Up until recently I worked in the film industry as a senior graphics programmer.  A colleague of mine who was also a film graphics programmer recently moved full-time into electronics manufacture of GPS systems for the same film company I used to work for.  He has been working on a high-quality high-speed GPS receiver.  The first version simply didn't work, and after some debugging it was down to a single right angle trace leading from the GPS surface mount chip to the antenna connection.  He changed it in his revision 2 board to a curve and it worked perfectly.  He was the person who sent me the original link.

Yep, this stuff is fascinating.
 
etheory said:

It's total BS, especially if you consider how copper on a PCB is etched.

The article (and the rest of the site) read like they've been written by an enthusiastic college kid. There has been plenty of research on the (non)effect of right angle bends, like this paper and this paper.

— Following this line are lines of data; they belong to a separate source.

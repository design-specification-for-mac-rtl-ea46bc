// tb_crc_serial_check: checks the bit-serial receive check.
// Frames with a correct CRC-32 appended must give ok = 1 and remainder 0; the same
// frames with one or more flipped bits must give ok = 0 and the remainder
// Remainder(T(x)*x^32 / G(x)) from long division. Frames follow each other with no
// gap, so each first bit must restart the division; done comes one clock after the
// last bit. Also the worked example with G = 10011.
module tb_crc_serial_check;
  import crc_ref_pkg::*;

  logic clk = 1'b0;
  logic rst = 1'b1;
  always #5 clk = ~clk;

  int checks = 0, failures = 0;

  logic        in_valid, in_data, in_last, done, ok;
  logic [31:0] remainder;
  crc_serial_check dut (.clk, .rst, .in_valid, .in_data, .in_last, .done, .ok, .remainder);

  logic       v4, d4, l4, done4, ok4;
  logic [3:0] rem4;
  crc_serial_check #(.W(4), .POLY(4'b0011)) dut4 (
    .clk, .rst, .in_valid(v4), .in_data(d4), .in_last(l4), .done(done4), .ok(ok4),
    .remainder(rem4));

  task automatic check(input bit cond, input string what);
    checks++;
    if (!cond) begin
      failures++;
      $display("FAIL: %s", what);
    end
  endtask

  // expectations, in frame order
  bit          exp_ok[$];
  logic [31:0] exp_rem[$];
  int          results = 0;
  int          last_at = -10, cyc = 0;

  always @(posedge clk) begin
    cyc++;
    if (!rst && in_valid && in_last) last_at = cyc;
    if (!rst && done) begin
      bit e;
      logic [31:0] r;
      e = exp_ok.pop_front();
      r = exp_rem.pop_front();
      results++;
      check(ok == e && remainder == r,
            $sformatf("frame %0d: ok %b rem %h, expected %b %h", results, ok, remainder, e, r));
      check(cyc == last_at + 1, "result one clock after the last bit");
    end
  end

  initial begin
    repeat (200000) @(posedge clk);
    failures++;
    $display("FAIL: watchdog");
    $display("TB_RESULT checks=%0d failures=%0d", checks, failures);
    $finish;
  end

  initial begin
    bitq_t f;
    int nerr;
    in_valid = 0; in_data = 0; in_last = 0; v4 = 0; d4 = 0; l4 = 0;
    repeat (2) @(posedge clk);
    rst <= 1'b0;
    @(posedge clk);

    // worked example: 11010110111110 is correct, 11010110101110 is not
    f = '{1,1,0,1,0,1,1,0,1,1,1,1,1,0};
    for (int r = 0; r < 2; r++) begin
      foreach (f[i]) begin v4 <= 1; d4 <= f[i]; l4 <= (i == f.size() - 1); @(posedge clk); end
      v4 <= 0; l4 <= 0;
      @(negedge clk);
      check(done4 && ok4 == (r == 0), $sformatf("example pass %0d: ok %b rem %b", r, ok4, rem4));
      f[10] = ~f[10];
      @(posedge clk);
    end

    for (int t = 0; t < 40; t++) begin
      f = with_crc(rand_bits(1 + int'($urandom_range(0, 300))), 32, 32'h04C11DB7);
      nerr = (t % 2 == 0) ? 0 : int'($urandom_range(1, 3));
      for (int e = 0; e < nerr; e++) begin
        int p;
        p = int'($urandom_range(0, f.size() - 1));
        f[p] = ~f[p];
      end
      exp_rem.push_back(crc_aug(f, 32, 32'h04C11DB7));
      exp_ok.push_back(crc_rem(f, 32, 32'h04C11DB7) == 0);
      // drive on the falling edge, back to back unless a gap is inserted
      foreach (f[i]) begin
        @(negedge clk);
        in_valid = 1; in_data = f[i]; in_last = (i == f.size() - 1);
      end
      if (t % 3 == 0) begin
        @(negedge clk);
        in_valid = 0; in_last = 0;
        repeat (2) @(negedge clk);
      end
    end
    @(negedge clk);
    in_valid = 0; in_last = 0;
    repeat (5) @(posedge clk);
    check(results == 40, $sformatf("%0d results", results));
    $display("TB_RESULT checks=%0d failures=%0d", checks, failures);
    $finish;
  end
endmodule
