// fcs_append: the transmitter's Frame Check Sequence block.
//
// It takes the partial frame (MAC header and body) as a bit stream, MSB first, and
// emits the complete frame: the same bits followed by the W-bit CRC computed over
// them. The CRC is built in a crc_serial_lfsr while the frame passes through; after
// the last frame bit the register holds the CRC and is shifted out with feedback
// switched off, which takes W clocks and leaves the register at zero for the next
// frame.
//
// Interface: in_valid/in_data/in_last carry the partial frame, in_ready is low
// while the FCS is being sent. out_valid/out_data/out_last carry the complete
// frame one clock later; out_fcs marks the appended CRC bits. The output has no
// back-pressure. Frame framing by valid/last strobes and the bit-serial stream are
// this design's choices; the specification gives only Partial_Frame in,
// Complete_Frame out, Clock and Reset. Synchronous active-high reset.
module fcs_append #(
  parameter int unsigned   W    = crc_pkg::CRC_W,
  parameter logic [W-1:0]  POLY = W'(crc_pkg::CRC32_POLY)
) (
  input  logic clk,
  input  logic rst,
  input  logic in_valid,
  input  logic in_data,
  input  logic in_last,
  output logic in_ready,
  output logic out_valid,
  output logic out_data,
  output logic out_last,
  output logic out_fcs
);

  localparam int unsigned CW = $clog2(W);

  logic          sending;    // FCS phase
  logic [CW-1:0] fcs_cnt;
  logic          lfsr_en;
  logic          crc_msb;

  assign in_ready = ~sending;
  assign lfsr_en  = sending | (in_valid & in_ready);

  crc_serial_lfsr #(.W(W), .POLY(POLY)) u_lfsr (
    .clk, .rst,
    .en     (lfsr_en),
    .init   (1'b0),
    .fb_en  (~sending),
    .din    (in_data),
    .crc    (),
    .crc_nxt(),
    .dout   (crc_msb)
  );

  always_ff @(posedge clk) begin
    if (rst) begin
      sending   <= 1'b0;
      fcs_cnt   <= '0;
      out_valid <= 1'b0;
      out_data  <= 1'b0;
      out_last  <= 1'b0;
      out_fcs   <= 1'b0;
    end else begin
      out_valid <= 1'b0;
      out_last  <= 1'b0;
      out_fcs   <= 1'b0;
      if (sending) begin
        out_valid <= 1'b1;
        out_data  <= crc_msb;
        out_fcs   <= 1'b1;
        fcs_cnt   <= fcs_cnt + 1'b1;
        if (fcs_cnt == CW'(W - 1)) begin
          out_last <= 1'b1;
          sending  <= 1'b0;
          fcs_cnt  <= '0;
        end
      end else if (in_valid) begin
        out_valid <= 1'b1;
        out_data  <= in_data;
        if (in_last) sending <= 1'b1;
      end
    end
  end

endmodule
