// tb_fcs_append: checks the transmit Frame Check Sequence block.
// Frames of the control-frame sizes (header and body of RTS, CTS/ACK) and random
// lengths are sent back to back with random gaps. The complete frame must be the
// input bits, one clock later, followed by the 32-bit CRC computed by long division,
// with out_fcs on exactly the 32 CRC bits, out_last on the final one and in_ready
// low for exactly those 32 clocks.
module tb_fcs_append;
  import crc_ref_pkg::*;

  logic clk = 1'b0;
  logic rst = 1'b1;
  always #5 clk = ~clk;

  int checks = 0, failures = 0;

  logic in_valid, in_data, in_last, in_ready;
  logic out_valid, out_data, out_last, out_fcs;

  fcs_append dut (.clk, .rst, .in_valid, .in_data, .in_last, .in_ready,
                  .out_valid, .out_data, .out_last, .out_fcs);

  task automatic check(input bit cond, input string what);
    checks++;
    if (!cond) begin
      failures++;
      $display("FAIL: %s", what);
    end
  endtask

  // expected output stream
  bitq_t exp_bits;
  bit    exp_fcs[$];
  bit    exp_last[$];
  int    frames_out = 0;
  int    busy_clocks = 0;

  always @(posedge clk) if (!rst) begin
    if (!in_ready) busy_clocks++;
    if (out_valid) begin
      if (exp_bits.size() == 0) check(0, "unexpected output bit");
      else begin
        bit b, f, l;
        b = exp_bits.pop_front();
        f = exp_fcs.pop_front();
        l = exp_last.pop_front();
        check(out_data === b && out_fcs === f && out_last === l,
              $sformatf("frame %0d: bit %b fcs %b last %b, expected %b %b %b",
                        frames_out, out_data, out_fcs, out_last, b, f, l));
        if (out_last) begin
          frames_out++;
          check(1, "frame completed");
        end
      end
    end
  end

  task automatic send(input bitq_t msg);
    bitq_t full = with_crc(msg, 32, 32'h04C11DB7);
    foreach (full[i]) begin
      exp_bits.push_back(full[i]);
      exp_fcs.push_back(i >= msg.size());
      exp_last.push_back(i == full.size() - 1);
    end
    // inputs change on the falling edge; in_ready is known before the rising one
    foreach (msg[i]) begin
      @(negedge clk);
      while (!in_ready) @(negedge clk);
      in_valid = 1'b1;
      in_data  = msg[i];
      in_last  = (i == msg.size() - 1);
    end
    @(negedge clk);
    in_valid = 1'b0;
    in_last  = 1'b0;
  endtask

  initial begin
    repeat (400000) @(posedge clk);
    failures++;
    $display("FAIL: watchdog");
    $display("TB_RESULT checks=%0d failures=%0d", checks, failures);
    $finish;
  end

  int sizes[$] = '{16*8, 10*8, 10*8, 1, 2, 33, 8*5};
  int nframes;
  initial begin
    in_valid = 0; in_data = 0; in_last = 0;
    repeat (2) @(posedge clk);
    rst <= 1'b0;
    @(posedge clk);
    for (int t = 0; t < 20; t++) sizes.push_back(1 + int'($urandom_range(0, 300)));
    nframes = sizes.size();
    foreach (sizes[i]) begin
      send(rand_bits(sizes[i]));
      if (i % 2 == 1) repeat ($urandom_range(0, 5)) @(negedge clk);
    end
    repeat (40) @(posedge clk);
    check(frames_out == nframes, $sformatf("%0d frames out of %0d", frames_out, nframes));
    check(exp_bits.size() == 0, "all expected bits seen");
    check(busy_clocks == 32 * nframes, $sformatf("in_ready low %0d clocks, expected %0d",
                                                 busy_clocks, 32 * nframes));
    $display("TB_RESULT checks=%0d failures=%0d", checks, failures);
    $finish;
  end
endmodule
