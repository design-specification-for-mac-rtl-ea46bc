// crc_parallel: table-driven CRC unit processing NB (= 4) message bits per clock.
//
// It has two modes of operation, as in the specification: table generation, in
// which crc_table_gen divides every NB-bit value by the polynomial and fills
// crc_table, and CRC processing, in which crc_nibble_engine runs the main loop,
// one table lookup per clock. crc_parallel_ctrl sequences the two. A frame is the
// run of clocks with en high once the unit is in Idle_0 with a complete table.
//   Sending (gen_mode = 1 at the frame's first clock): after the frame the unit
//   appends W zero bits (W/NB clocks, the first being the clock in which en is
//   first low) and delivers the checksum on crc_out with crc_valid in the clock
//   after the last of them: W/NB clocks (8 for CRC-32) after that first clock.
//   Receiving (gen_mode = 0): the frame includes its FCS; one clock after en falls,
//   frame_ok tells whether the remainder was zero and crc_out holds the remainder.
// done pulses with every result; crc_valid falls when the next frame starts or
// the table becomes invalid. Frames that begin while table_ready is low are
// ignored (the controller waits in Idle_1 for them to end).
// The polynomial is held in a register preset to POLY at reset and replaced by
// poly_in on poly_load, which makes the controller rebuild the table. table_ready is
// the controller's C flag. The register starts at zero for every frame (no preset,
// no final inversion). Synchronous active-high reset.
module crc_parallel
  import crc_pkg::*;
#(
  parameter int unsigned   W    = crc_pkg::CRC_W,
  parameter logic [W-1:0]  POLY = W'(crc_pkg::CRC32_POLY),
  parameter int unsigned   NB   = crc_pkg::NIB_W
) (
  input  logic          clk,
  input  logic          rst,
  input  logic          poly_load,
  input  logic [W-1:0]  poly_in,
  input  logic          gen_mode,
  input  logic          en,
  input  logic [NB-1:0] din,
  output logic          table_ready,
  output par_state_e    state,
  output logic          done,
  output logic [W-1:0]  crc_out,
  output logic          crc_valid,
  output logic          frame_ok
);

  logic [W-1:0]  poly_q;
  logic          tgen_start, tgen_busy, tgen_done;
  logic          tbl_we;
  logic [NB-1:0] tbl_waddr, tbl_raddr;
  logic [W-1:0]  tbl_wdata, tbl_rdata;
  logic          eng_clr, eng_step, eng_zero;
  logic          frame_start, latch_crc, latch_chk;
  logic [W-1:0]  eng_crc, eng_crc_nxt;
  logic          eng_is_zero;

  always_ff @(posedge clk) begin
    if (rst)            poly_q <= POLY;
    else if (poly_load) poly_q <= poly_in;
  end

  crc_parallel_ctrl #(.W(W), .NB(NB)) u_ctrl (
    .clk, .rst, .en, .gen_mode, .poly_load,
    .tgen_busy, .tgen_done,
    .c          (table_ready),
    .state,
    .tgen_start,
    .eng_clr, .eng_step, .eng_zero,
    .frame_start, .latch_crc, .latch_chk
  );

  crc_table_gen #(.W(W), .NB(NB)) u_tgen (
    .clk, .rst,
    .start (tgen_start),
    .poly  (poly_q),
    .busy  (tgen_busy),
    .done  (tgen_done),
    .we    (tbl_we),
    .waddr (tbl_waddr),
    .wdata (tbl_wdata)
  );

  crc_table #(.W(W), .NB(NB)) u_table (
    .clk,
    .we    (tbl_we),
    .waddr (tbl_waddr),
    .wdata (tbl_wdata),
    .raddr (tbl_raddr),
    .rdata (tbl_rdata)
  );

  crc_nibble_engine #(.W(W), .NB(NB)) u_engine (
    .clk, .rst,
    .clr     (eng_clr),
    .step    (eng_step),
    .din     (eng_zero ? '0 : din),
    .tbl_idx (tbl_raddr),
    .tbl_val (tbl_rdata),
    .crc     (eng_crc),
    .crc_nxt (eng_crc_nxt),
    .is_zero (eng_is_zero)
  );

  always_ff @(posedge clk) begin
    if (rst) begin
      done      <= 1'b0;
      crc_out   <= '0;
      crc_valid <= 1'b0;
      frame_ok  <= 1'b0;
    end else begin
      done <= latch_crc | latch_chk;
      if (frame_start || !table_ready) crc_valid <= 1'b0;
      if (latch_crc) begin
        crc_out   <= eng_crc_nxt;
        crc_valid <= 1'b1;
      end
      if (latch_chk) begin
        crc_out  <= eng_crc;
        frame_ok <= eng_is_zero;
      end
    end
  end

endmodule
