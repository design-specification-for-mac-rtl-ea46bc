// tb_crc_parallel: checks the complete table-driven CRC unit.
// After reset the unit builds its table (table_ready within 2 + 80 + a few clocks).
// Sending frames (4 bits per clock) must return the CRC-32 from long division W/NB
// = 8 clocks after the first clock with en low (the eight zero steps); receiving
// frames (message plus CRC, some corrupted) must report frame_ok as long division
// says, one clock after en falls. Frames run
// back to back. Then the polynomial is replaced by the CRC-32C generator
// 0x1EDC6F41 and the checks are repeated with it.
module tb_crc_parallel;
  import crc_pkg::*;
  import crc_ref_pkg::*;

  logic clk = 1'b0;
  logic rst = 1'b1;
  always #5 clk = ~clk;

  int checks = 0, failures = 0;

  task automatic check(input bit cond, input string what);
    checks++;
    if (!cond) begin
      failures++;
      $display("FAIL: %s", what);
    end
  endtask

  logic        poly_load, gen_mode, en, table_ready, done, crc_valid, frame_ok;
  logic [31:0] poly_in, crc_out;
  logic [3:0]  din;
  par_state_e  state;

  crc_parallel dut (.clk, .rst, .poly_load, .poly_in, .gen_mode, .en, .din, .table_ready,
                    .state, .done, .crc_out, .crc_valid, .frame_ok);

  // expected results, in order
  bit          exp_gen[$];
  logic [31:0] exp_val[$];
  bit          exp_ok[$];
  int          exp_cyc[$];
  int          cyc = 0, results = 0;

  always @(posedge clk) begin
    cyc <= cyc + 1;
    if (!rst && done) begin
      bit g, o;
      logic [31:0] v;
      int c0;
      g = exp_gen.pop_front(); v = exp_val.pop_front(); o = exp_ok.pop_front();
      c0 = exp_cyc.pop_front();
      results++;
      if (g) check(crc_valid && crc_out == v,
                   $sformatf("result %0d: crc %h valid %b, expected %h", results, crc_out, crc_valid, v));
      else   check(frame_ok == o,
                   $sformatf("result %0d: frame_ok %b, expected %b", results, frame_ok, o));
      check(cyc - c0 == (g ? 8 : 1),
            $sformatf("result %0d after %0d clocks", results, cyc - c0));
    end
  end

  initial begin
    repeat (50000) @(posedge clk);
    failures++;
    $display("FAIL: watchdog");
    $display("TB_RESULT checks=%0d failures=%0d", checks, failures);
    $finish;
  end

  // one frame of nibbles; returns with en still high on the last nibble
  task automatic send(input bitq_t q, input bit mode);
    for (int i = 0; i < q.size(); i += 4) begin
      @(negedge clk);
      en = 1; gen_mode = mode;
      din = {q[i], q[i+1], q[i+2], q[i+3]};
    end
    @(negedge clk);
    en = 0;
  endtask

  task automatic run_frames(input logic [31:0] p, input int n);
    for (int t = 0; t < n; t++) begin
      bitq_t m;
      bit mode;
      m = rand_bits(4 * (1 + int'($urandom_range(0, 60))));
      mode = (t % 2 == 0);
      if (!mode) begin
        m = with_crc(m, 32, p);
        if (t % 4 == 1) m[$urandom_range(0, m.size() - 1)] ^= 1'b1;
      end
      exp_gen.push_back(mode);
      exp_val.push_back(crc_aug(m, 32, p));
      exp_ok.push_back(crc_rem(m, 32, p) == 0);
      exp_cyc.push_back(cyc + m.size() / 4 + 1);
      send(m, mode);
      // a sending frame may be followed at once only after its append phase
      if (mode) repeat (7) @(negedge clk);
    end
  endtask

  initial begin
    int n;
    poly_load = 0; poly_in = 0; gen_mode = 0; en = 0; din = 0;
    repeat (2) @(negedge clk);
    rst = 0;
    n = 0;
    while (!table_ready && n < 200) begin @(negedge clk); n++; end
    check(table_ready && n <= 84, $sformatf("table ready after %0d clocks", n));
    @(negedge clk);
    run_frames(32'h04C1_1DB7, 24);
    repeat (12) @(negedge clk);
    check(results == 24, $sformatf("%0d results", results));

    // new polynomial
    poly_in = 32'h1EDC_6F41;
    poly_load = 1;
    @(negedge clk);
    poly_load = 0;
    #1;
    check(!table_ready, "table invalid after a new polynomial");
    n = 0;
    while (!table_ready && n < 200) begin @(negedge clk); n++; end
    check(table_ready, "table rebuilt");
    @(negedge clk);
    run_frames(32'h1EDC_6F41, 16);
    repeat (12) @(negedge clk);
    check(results == 40, $sformatf("%0d results", results));
    $display("TB_RESULT checks=%0d failures=%0d", checks, failures);
    $finish;
  end
endmodule
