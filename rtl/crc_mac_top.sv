// crc_mac_top: CRC-32 sub-layer of an IEEE 802.11 MAC, transmit and receive.
//
// Transmit: fcs_append takes the partial frame (header and body) bit-serially and
// emits the complete frame with its 32-bit FCS appended, using the bit-serial LFSR.
//
// Receive, serial: crc_serial_check divides a complete received frame, bit by bit,
// by the generator and reports whether the remainder is zero.
//
// Receive, parallel: frames arrive on the 4-bit transceiver bus (rx_data, one nibble
// per clock while rx_valid is high). rx_is_fcs marks the eight nibbles of the FCS;
// separating them from header and body is the frame decoder's job and is an input
// here. The table-driven unit crc_parallel sees the nibbles:
//   rx_gen_mode = 1: it gets only header and body and computes their CRC. The FCS
//   nibbles go through the 16-bit serial-to-parallel shifter to the CRC decoder,
//   which rebuilds the received FCS from two 16-bit words (crc_out) and compares it
//   with the computed CRC: frame_enable = 1 means no error was detected.
//   rx_gen_mode = 0: it gets the whole frame, FCS included, and par_frame_ok reports
//   whether the remainder is zero. The decoder still rebuilds crc_out.
// The polynomial of the parallel unit can be replaced at run time (poly_load,
// poly_in); the unit then rebuilds its table. The frame decoder ("control logic")
// that consumes crc_out and frame_enable is outside this design.
// Every block uses the synchronous active-high reset rst.
module crc_mac_top #(
  parameter int unsigned   W       = crc_pkg::CRC_W,
  parameter logic [W-1:0]  POLY    = W'(crc_pkg::CRC32_POLY),
  parameter int unsigned   NB      = crc_pkg::NIB_W,
  parameter int unsigned   SHIFT_W = crc_pkg::SHIFT_W
) (
  input  logic          clk,
  input  logic          rst,
  // transmitter: partial frame in, complete frame out (bit-serial)
  input  logic          tx_in_valid,
  input  logic          tx_in_data,
  input  logic          tx_in_last,
  output logic          tx_in_ready,
  output logic          tx_out_valid,
  output logic          tx_out_data,
  output logic          tx_out_last,
  output logic          tx_out_fcs,
  // serial receive check
  input  logic          srx_valid,
  input  logic          srx_data,
  input  logic          srx_last,
  output logic          srx_done,
  output logic          srx_ok,
  output logic [W-1:0]  srx_remainder,
  // parallel receive path
  input  logic          poly_load,
  input  logic [W-1:0]  poly_in,
  input  logic          rx_gen_mode,
  input  logic          rx_valid,
  input  logic [NB-1:0] rx_data,
  input  logic          rx_is_fcs,
  output logic          table_ready,
  output crc_pkg::par_state_e par_state,
  output logic          par_done,
  output logic [W-1:0]  par_crc,
  output logic          par_crc_valid,
  output logic          par_frame_ok,
  output logic [W-1:0]  crc_out,
  output logic          crc_out_valid,
  output logic          frame_enable,
  output logic          check_done
);

  logic               par_en;
  logic               fcs_valid;
  logic [SHIFT_W-1:0] crc_shift;
  logic               crc_enable;

  fcs_append #(.W(W), .POLY(POLY)) u_fcs (
    .clk, .rst,
    .in_valid  (tx_in_valid),
    .in_data   (tx_in_data),
    .in_last   (tx_in_last),
    .in_ready  (tx_in_ready),
    .out_valid (tx_out_valid),
    .out_data  (tx_out_data),
    .out_last  (tx_out_last),
    .out_fcs   (tx_out_fcs)
  );

  crc_serial_check #(.W(W), .POLY(POLY)) u_srx (
    .clk, .rst,
    .in_valid  (srx_valid),
    .in_data   (srx_data),
    .in_last   (srx_last),
    .done      (srx_done),
    .ok        (srx_ok),
    .remainder (srx_remainder)
  );

  assign par_en    = rx_valid && (!rx_is_fcs || !rx_gen_mode);
  assign fcs_valid = rx_valid && rx_is_fcs;

  crc_parallel #(.W(W), .POLY(POLY), .NB(NB)) u_par (
    .clk, .rst,
    .poly_load,
    .poly_in,
    .gen_mode    (rx_gen_mode),
    .en          (par_en),
    .din         (rx_data),
    .table_ready,
    .state       (par_state),
    .done        (par_done),
    .crc_out     (par_crc),
    .crc_valid   (par_crc_valid),
    .frame_ok    (par_frame_ok)
  );

  s2p_shift #(.IN_W(NB), .OUT_W(SHIFT_W)) u_s2p (
    .clk, .rst,
    .in_valid  (fcs_valid),
    .din       (rx_data),
    .out_valid (crc_enable),
    .dout      (crc_shift)
  );

  crc_decoder #(.SHIFT_W(SHIFT_W), .W(W)) u_dec (
    .clk, .rst,
    .crc_shift,
    .crc_enable,
    .crc_calc       (par_crc),
    .crc_calc_valid (par_crc_valid),
    .crc_out,
    .crc_out_valid,
    .frame_enable,
    .check_done
  );

endmodule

While sharp corners can have some manufacturing issues (acid traps), the myth about 90 degree corners being bad needs to die.

JD 'pet peeve' B.
[RF can sometimes be a special case, but if one single right angle trace adds enough capacitance to break a design then it was pretty marginal to begin with. And from my experience with designing GPS receivers, if you're seeing anything it's more likely to be bad quality control of the dielectric constant of your PCB substrate]
 
jdbakker said:
It's total BS, especially if you consider how copper on a PCB is etched.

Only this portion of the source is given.